Because all TCRβ junctions identified involved DNA transactions between 3 breaks (6 DNA ends type 2), the breaks in the oncogene partner are unlikely to be RSS mediated. This was also the case for the majority of TCRα/δ-oncogene junctions. None of the 26 fully (both derivatives) characterized TCRα/δ translocations were standard type 1 translocations: trans-V(D)J recombination between 1 TCR RSS and 1 cRSS). Although a heptamer-like sequence located near this hotspot breakpoint region has already been proposed,²⁴  all TCRδ-TLX1 junctions identified showed the presence of 3 breaks (Dδ, Jδ1, and TLX1), suggesting a type 2 translocation. To further test these reported heptamer-like sequences, the whole 700-bp region from 5′ to TLX1 was tested by a functional extrachromosomal recombination assay (supplemental Figure 7A). Consistent with previous reports,²⁴  this confirmed the absence of functional cryptic RSS that could drive the TLX1 break location by this in vitro assay (supplemental Figure 7B). We also used the recently developed RSS Information Content (RIC) score analysis, an in silico tool allowing evaluation of the recombinogenic potential of cRSS candidates (http://www.itb.cnr.it/rss). The RIC scores obtained for the recombination sites involved at all 39 breakpoints showed that the large majority of translocations reported here (37 of 39) do not pass the RIC criteria, confirming the absence of functional cRSS and the status of type 2 translocations. In only 2 cases, T-ALL43 (RIC: −32.86) and T-ALL86 (RIC: −54.19), did a borderline “pass” RIC score identify potential 12-RSS and 23-RSS candidates, respectively (supplemental Figure 7C). However, neither of the 2 cases would represent a standard trans-V(D)J transaction after cRSS mistargeting. Patient T-ALL43 indeed showed a TLX1 cRSS/Jβ breakpoint with a long N insertion (supplemental Figure 5), which might be compatible with a type 1 translocation followed by rare ongoing recombination of the SJ (leading to a pseudo-HJ²⁵ ). Unfortunately, neither LM-PCR assays nor direct PCR attempts to identify the expected reciprocal TLX/Dβ–coding joint on der(7) gave rise to amplification products, preventing definitive resolution of this case. Patient T-ALL86 was even more complex, and compatible with a rare variant involving the collusion between a type 1 synapse (Dδ2-12/TAL1) and a Dδ2-Dδ3 rearrangement.²⁶ 

To explore whether CpG dinucleotides are involved in the type 2 translocations identified herein (as described previously in the BCL2 MBR, BCL1 MTC, and the TCF3 clusters to be hotspots for translocation breakpoints in B-lymphoid lymphomas and leukemias²⁷ ), we searched for CpG dinucleotides and TLX1 breakpoint colocalization, but found that they were not superimposed (supplemental Figure 8). This suggested that distinct, as yet unrecognized, mechanisms are responsible for these breaks. Finally, because most of the oncogenic regions did not have cryptic heptamers and TCR-oncogene chromosomal translocations involved DNA transactions between 3 breaks in a large majority of cases, our data suggest that strand donation within type 2 translocations represent the most frequent illegitimate translocation events in T-ALL. However, we cannot formally exclude that some of the cRSS might have taken part in complex nonconventional type 1 translocations, and further studies will be necessary to fully explore the interesting possibility of complex 2-step recombination and/or 3-way synapses.

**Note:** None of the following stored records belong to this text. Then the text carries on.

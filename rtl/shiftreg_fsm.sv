// shiftreg_fsm: the eight-state shiftreg benchmark machine with its evolved
// control logic and three D flip-flops.
//
// shiftreg remembers its last three inputs and outputs the oldest of them:
// state st_k moves to st_{4*I + k/2} and outputs bit 0 of k, so the output
// is the input of three clock cycles earlier. With the state assignment
// [4,0,3,7,5,1,2,6] (st0 = 100, st1 = 000, ..., st7 = 110, written c2 c1 c0)
// the control logic reduces to four gates' worth of equations:
//   O  = c2 XNOR c1
//   n2 = NOT c0
//   n1 = c1 XOR c0
//   n0 = I XOR n1
// The XNOR output and the inverter feeding a next-state bit are those of the
// evolved circuits; sharing n1 inside n0 is this design's own form of the
// last equation. The output is combinational from the state (a Moore
// output). Reset (active low, asynchronous) enters st0, code 3'b100; the
// reset is this design's choice.
module shiftreg_fsm (
  input  logic       clk,
  input  logic       rst_n,
  input  logic       in,
  output logic       out,
  output logic [2:0] state
);

  logic [2:0] next_state;

  always_comb begin
    out           = ~(state[2] ^ state[1]);
    next_state[2] = ~state[0];
    next_state[1] = state[1] ^ state[0];
    next_state[0] = in ^ next_state[1];
  end

  state_reg #(
    .K          (3),
    .RESET_CODE (3'b100)
  ) u_state (
    .clk   (clk),
    .rst_n (rst_n),
    .d     (next_state),
    .q     (state)
  );

endmodule
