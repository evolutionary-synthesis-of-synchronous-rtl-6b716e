// tb_shiftreg_fsm: drives the shiftreg machine with random bits and checks,
// every cycle, its state code against the assignment of a state-index model
// and its output against the input of three cycles earlier (the machine's
// latency). All eight states must be visited.
module tb_shiftreg_fsm;
  import tb_evo_model::*;

  logic       clk = 0, rst_n = 0, in, out;
  logic [2:0] state;
  logic       hist [3];
  int         checks = 0, failures = 0;
  int         visits [8];

  shiftreg_fsm dut (.clk(clk), .rst_n(rst_n), .in(in), .out(out), .state(state));

  always #5 clk = ~clk;

  initial begin
    #100000;
    failures++;
    $display("watchdog expired");
    $display("TB_RESULT checks=%0d failures=%0d", checks, failures);
    $finish;
  end

  initial begin
    int unsigned k = 0;
    in = 0;
    hist = '{0, 0, 0};  // st0 holds three zeros
    #16 rst_n = 1;  // released after the edge at t=15
    for (int c = 0; c < 500; c++) begin
      @(negedge clk);
      in = 1'($urandom);
      #1;
      checks++;
      if (state !== 3'(SR_CODE[k]) || out !== shiftreg_out(k) || out !== hist[2]) begin
        failures++;
        $display("FAIL cycle %0d st%0d state=%b exp=%b out=%b exp=%b delayed=%b", c, k, state,
                 3'(SR_CODE[k]), out, shiftreg_out(k), hist[2]);
      end
      visits[k]++;
      @(posedge clk); #1;
      k = shiftreg_next(k, in);
      hist[2] = hist[1]; hist[1] = hist[0]; hist[0] = in;
    end
    for (int i = 0; i < 8; i++) begin
      checks++;
      if (visits[i] == 0) begin failures++; $display("FAIL st%0d never visited", i); end
    end
    $display("TB_RESULT checks=%0d failures=%0d", checks, failures);
    $finish;
  end
endmodule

In TCRβ translocations, the regulatory element that drives oncogene expression is likely to be exclusively Eβ, because the oncogene and the Eβ enhancer were located on the same derivative chromosome in all cases (Figure 2). In contrast, TCRα/δ translocations demonstrated heterogeneity with respect to the relative position of oncogenes and TCR⁺ regulatory elements on the derivative chromosomes. A minority (n = 4) were compatible with Eα/δ–driven oncogenesis, all of which involved MYC, LMO2, or TAL1 (Figure 3). In all remaining cases (20 of 24), the oncogene and Eα/δ were not on the same derivative chromosome, demonstrating that oncogene overexpression must be because of distinct regulatory elements within the TCRδ locus.

Virtually all of the TCRα/δ-TLX1 breakpoints were within the TLX1 exon 1 (5′ to the ATG start site and 3′ to the promoter), leading to separation of the TLX1 promoter from the coding region. To determine the origin of TCR-driven TLX1 transcripts, we performed clono-specific RT-PCR across the breakpoints of both TCRα/δ-TLX1 and TCRβ-TLX1 translocations. “Fusion transcripts” (resulting from transcription within the TCRα/δ locus) were detected in all of the TCRα/δ-TLX1 samples (Figure 4A), but not in the TCRβ-TLX1 samples (data not shown and as described previously¹⁵ ), suggesting the presence of positive regulatory element(s) upstream to the TCRδ locus that drives TLX1 overexpression. In contrast, in patients with TCRα/δ-LMO2 or TCRα/δ-TAL1 translocations with the same configuration, no fusion transcripts from the TCRδ locus could be identified (Figure 4B). These data demonstrate that the mechanisms driving oncogene deregulation other than by downstream enhancer juxtapositioning are different in TLX1⁺ and TLX1⁻ T-ALL.

The levels of LMO2, TAL1, and TLX1 expression did not differ depending on whether expression was driven by Eβ, Eα, or upstream TCRδ regulatory elements (or cryptic promoters), demonstrating that sufficient levels of transcriptional deregulation are likely to be required for oncogenic clonal selection (Figure 4C). Consistent with this observation, breakpoints were scatted, often at a significant distance from the oncogene, in enhancer-driven (Eβ or Eα) TCR-oncogene cases. In contrast, they clustered close to the oncogene when the oncogene and Eα/δ were located on different derivative chromosomes, in keeping with promoter-dependent, cis-acting positive regulatory elements (Figures 2 and 3).

Overall, these data demonstrate that enhancer-independent oncogene deregulation and clonal selection occurs frequently in TCRα/δ, but not in TCRβ translocations in T-ALL.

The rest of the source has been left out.